[Collected data entries]
BEGIN
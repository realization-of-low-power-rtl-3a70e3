// bse_cpm_mult: one constant coefficient multiplier built by binary
// subexpression elimination with coefficient partitioning (BSE-CPM).
//
// The coefficient is a parameter. At elaboration fir_pkg::bse_plan() scans
// its binary magnitude from the top and covers the set bits with the shared
// patterns [1], [11], [101], [111] and [1001]; each term is then an odd
// multiple of the input taken from bcs_gen, shifted left. The terms are split
// into an MSB and an LSB sub-coefficient by halving their span. Each half is
// summed by a chain of adders working relative to that half's own lowest
// shift, so each adder is only as wide as the half it covers rather than the
// whole coefficient; a final adder aligns and joins the two halves. Splitting
// coefficients this way, with binary (not CSD) subexpressions, is the
// published BSE-CPM method. The exact integer form (left shifts, nothing dropped),
// chaining the adders of a half in order of significance, and negating here
// for a negative coefficient are this design's choices.
//
// Interface: bcs[] are the shared odd multiples of the current sample (see
// bcs_gen); p = COEF * x, exact, as a DATA_W+COEF_W bit signed number, where
// COEF is a signed integer whose magnitude has COEF_W bits and stands for
// COEF / 2^COEF_W. Timing: purely combinational.
//
// A coefficient uses only the subexpressions its patterns need, so the linter
// reports the other bcs[] entries as unused; a zero coefficient (common at
// the far ends of a long response) uses none and produces a constant 0.
module bse_cpm_mult
  import fir_pkg::*;
#(
  parameter int unsigned DATA_W = 8,
  parameter int unsigned COEF_W = 16,
  // Default: the method's worked example 0.0000101001010101 (binary).
  parameter longint      COEF   = 64'sh0A55
) (
  input  logic signed [DATA_W+3:0]          bcs [NUM_BCS],
  output logic signed [DATA_W+COEF_W-1:0]   p
);

  localparam int unsigned     P_W  = DATA_W + COEF_W;
  localparam bit              NEG  = COEF < 0;
  localparam longint unsigned MAG  = longint'(NEG ? -COEF : COEF);
  localparam bse_plan_t       PLAN = bse_plan(MAX_COEF_W'(MAG), COEF_W);
  localparam int              NT   = int'(PLAN.n_terms);
  localparam int              NH   = int'(PLAN.n_hi);
  localparam int              NL   = NT - NH;
  // Adder widths of the two halves and of the joining adder.
  localparam int              HW   = int'(DATA_W) + int'(PLAN.hi_msb) - int'(PLAN.hi_lsb) + 1;
  localparam int              LW   = (NL > 0) ? int'(DATA_W) + int'(PLAN.lo_msb) - int'(PLAN.lo_lsb) + 1 : 1;
  localparam int              FW   = (NL > 0) ? int'(DATA_W) + int'(PLAN.hi_msb) - int'(PLAN.lo_lsb) + 1 : HW;
  localparam int              BASE = (NL > 0) ? int'(PLAN.lo_lsb) : int'(PLAN.hi_lsb);

  initial begin
    assert (COEF_W <= MAX_COEF_W) else $error("COEF_W above %0d", MAX_COEF_W);
    assert (MAG < (64'd1 << COEF_W)) else $error("COEF does not fit in COEF_W bits");
  end

  logic signed [P_W-1:0] mag_p;

  if (NT == 0) begin : g_zero
    assign mag_p = '0;
  end else begin : g_terms
    logic signed [HW-1:0] hacc [NH];
    logic signed [FW-1:0] joined;

    // MSB sub-coefficient: terms 0..NH-1, relative to PLAN.hi_lsb.
    for (genvar i = 0; i < NH; i++) begin : g_hi
      localparam int SH = int'(PLAN.term[i].lsb) - int'(PLAN.hi_lsb);
      logic signed [HW-1:0] opnd;
      assign opnd = HW'(bcs[PLAN.term[i].sel]) <<< SH;
      if (i == 0) begin : g_first
        assign hacc[i] = opnd;
      end else begin : g_add
        assign hacc[i] = hacc[i-1] + opnd;
      end
    end

    if (NL > 0) begin : g_lo
      logic signed [LW-1:0] lacc [NL];
      // LSB sub-coefficient: terms NH..NT-1, scaled by its own order.
      for (genvar j = 0; j < NL; j++) begin : g_lo_t
        localparam int SH = int'(PLAN.term[NH+j].lsb) - int'(PLAN.lo_lsb);
        logic signed [LW-1:0] opnd;
        assign opnd = LW'(bcs[PLAN.term[NH+j].sel]) <<< SH;
        if (j == 0) begin : g_first
          assign lacc[j] = opnd;
        end else begin : g_add
          assign lacc[j] = lacc[j-1] + opnd;
        end
      end
      // Joining adder: realign the MSB half above the LSB half.
      assign joined = (FW'(hacc[NH-1]) <<< (int'(PLAN.hi_lsb) - int'(PLAN.lo_lsb)))
                      + FW'(lacc[NL-1]);
    end else begin : g_hi_only
      assign joined = hacc[NH-1];
    end

    assign mag_p = P_W'(joined) <<< BASE;
  end

  assign p = NEG ? -mag_p : mag_p;

endmodule
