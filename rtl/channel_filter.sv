// channel_filter: linear-phase FIR channel filter whose coefficient
// multipliers are realised by binary subexpression elimination with
// coefficient partitioning (BSE-CPM).
//
// Structure. The filter is in transposed direct form, so every tap multiplies
// the same current sample. bcs_gen forms the shared odd multiples of that
// sample once (3x, 5x, 7x, 9x); each tap's bse_cpm_mult then needs only
// shifts and a few narrow adders. The impulse response is symmetric,
// h[k] = h[N-1-k], so only the ceil(N/2) distinct coefficients get a
// multiplier and each product feeds the two mirrored structural adders.
// A register chain of N-1 partial sums (the structural adders and delays)
// forms y[n] = sum_k h[k] x[n-k].
//
// The coefficients are designed at elaboration by fir_pkg::lowpass_coef()
// from the band edges, sample rate and stopband attenuation parameters. The
// defaults are the largest published D-AMPS channel filter of the method: 1180 taps, 16-bit
// coefficients, pass band to 30 kHz, stop band from 30.5 kHz, 96 dB of
// stopband attenuation, and an 8-bit input sample. The sample rate of
// 97.2 kHz is 34.02 MHz divided by the decimation factor of 350 from the same
// example; Kaiser's length estimate for these edges (about 1190 taps) agrees
// with the published 1180. The transposed form, the Kaiser window and the
// full-precision output are this design's choices.
//
// Interface: x_in is accepted when in_valid is high (the decimated sample
// strobe from the channelizer front end); registers move only then. y_out is
// the exact sum of COEF*x products, that is the filter output scaled by
// 2^COEF_W, ACC_W bits signed. Timing: y_out for the sample accepted in cycle
// t is valid in cycle t+1, flagged by out_valid. Active-low synchronous reset
// clears the delay line.
module channel_filter
  import fir_pkg::*;
#(
  parameter int unsigned DATA_W   = 8,
  parameter int unsigned COEF_W   = 16,
  parameter int unsigned N_TAPS   = 1180,
  parameter real         FS_HZ    = 97200.0,
  parameter real         FPASS_HZ = 30000.0,
  parameter real         FSTOP_HZ = 30500.0,
  parameter real         ATTEN_DB = 96.0,
  localparam int unsigned ACC_W   = DATA_W + COEF_W + $clog2(N_TAPS) + 1
) (
  input  logic                     clk,
  input  logic                     rst_n,
  input  logic                     in_valid,
  input  logic signed [DATA_W-1:0] x_in,
  output logic                     out_valid,
  output logic signed [ACC_W-1:0]  y_out
);

  localparam int unsigned NH  = (N_TAPS + 1) / 2;   // distinct coefficients
  localparam int unsigned P_W = DATA_W + COEF_W;

  initial assert (N_TAPS >= 2) else $error("N_TAPS must be at least 2");

  logic signed [DATA_W+3:0] bcs  [NUM_BCS];
  logic signed [P_W-1:0]    prod [NH];

  bcs_gen #(.DATA_W(DATA_W)) u_bcs (
    .x   (x_in),
    .bcs (bcs)
  );

  for (genvar k = 0; k < NH; k++) begin : g_tap
    bse_cpm_mult #(
      .DATA_W (DATA_W),
      .COEF_W (COEF_W),
      .COEF   (lowpass_coef(k, N_TAPS, FS_HZ, FPASS_HZ, FSTOP_HZ, ATTEN_DB, COEF_W))
    ) u_mult (
      .bcs (bcs),
      .p   (prod[k])
    );
  end

  // Product of tap k, mirrored for the second half of the response.
  function automatic logic signed [ACC_W-1:0] tap_prod(int unsigned k);
    return ACC_W'(prod[(k < NH) ? k : N_TAPS - 1 - k]);
  endfunction

  // Transposed delay line: s[k] holds the partial sum of taps k..N-1.
  logic signed [ACC_W-1:0] s [1:N_TAPS-1];

  always_ff @(posedge clk) begin
    if (!rst_n) begin
      for (int k = 1; k < N_TAPS; k++) s[k] <= '0;
      y_out     <= '0;
      out_valid <= 1'b0;
    end else begin
      out_valid <= in_valid;
      if (in_valid) begin
        y_out <= tap_prod(0) + s[1];
        for (int k = 1; k < N_TAPS - 1; k++) s[k] <= tap_prod(k) + s[k+1];
        s[N_TAPS-1] <= tap_prod(N_TAPS - 1);
      end
    end
  end

endmodule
END
TASK TO CARRY OUT: Which of the lines above include the word "example"? List those lines.

REPLY TO THE EXERCISE:
  // Default: the method's worked example 0.0000101001010101 (binary).
// example; Kaiser's length estimate for these edges (about 1190 taps) agrees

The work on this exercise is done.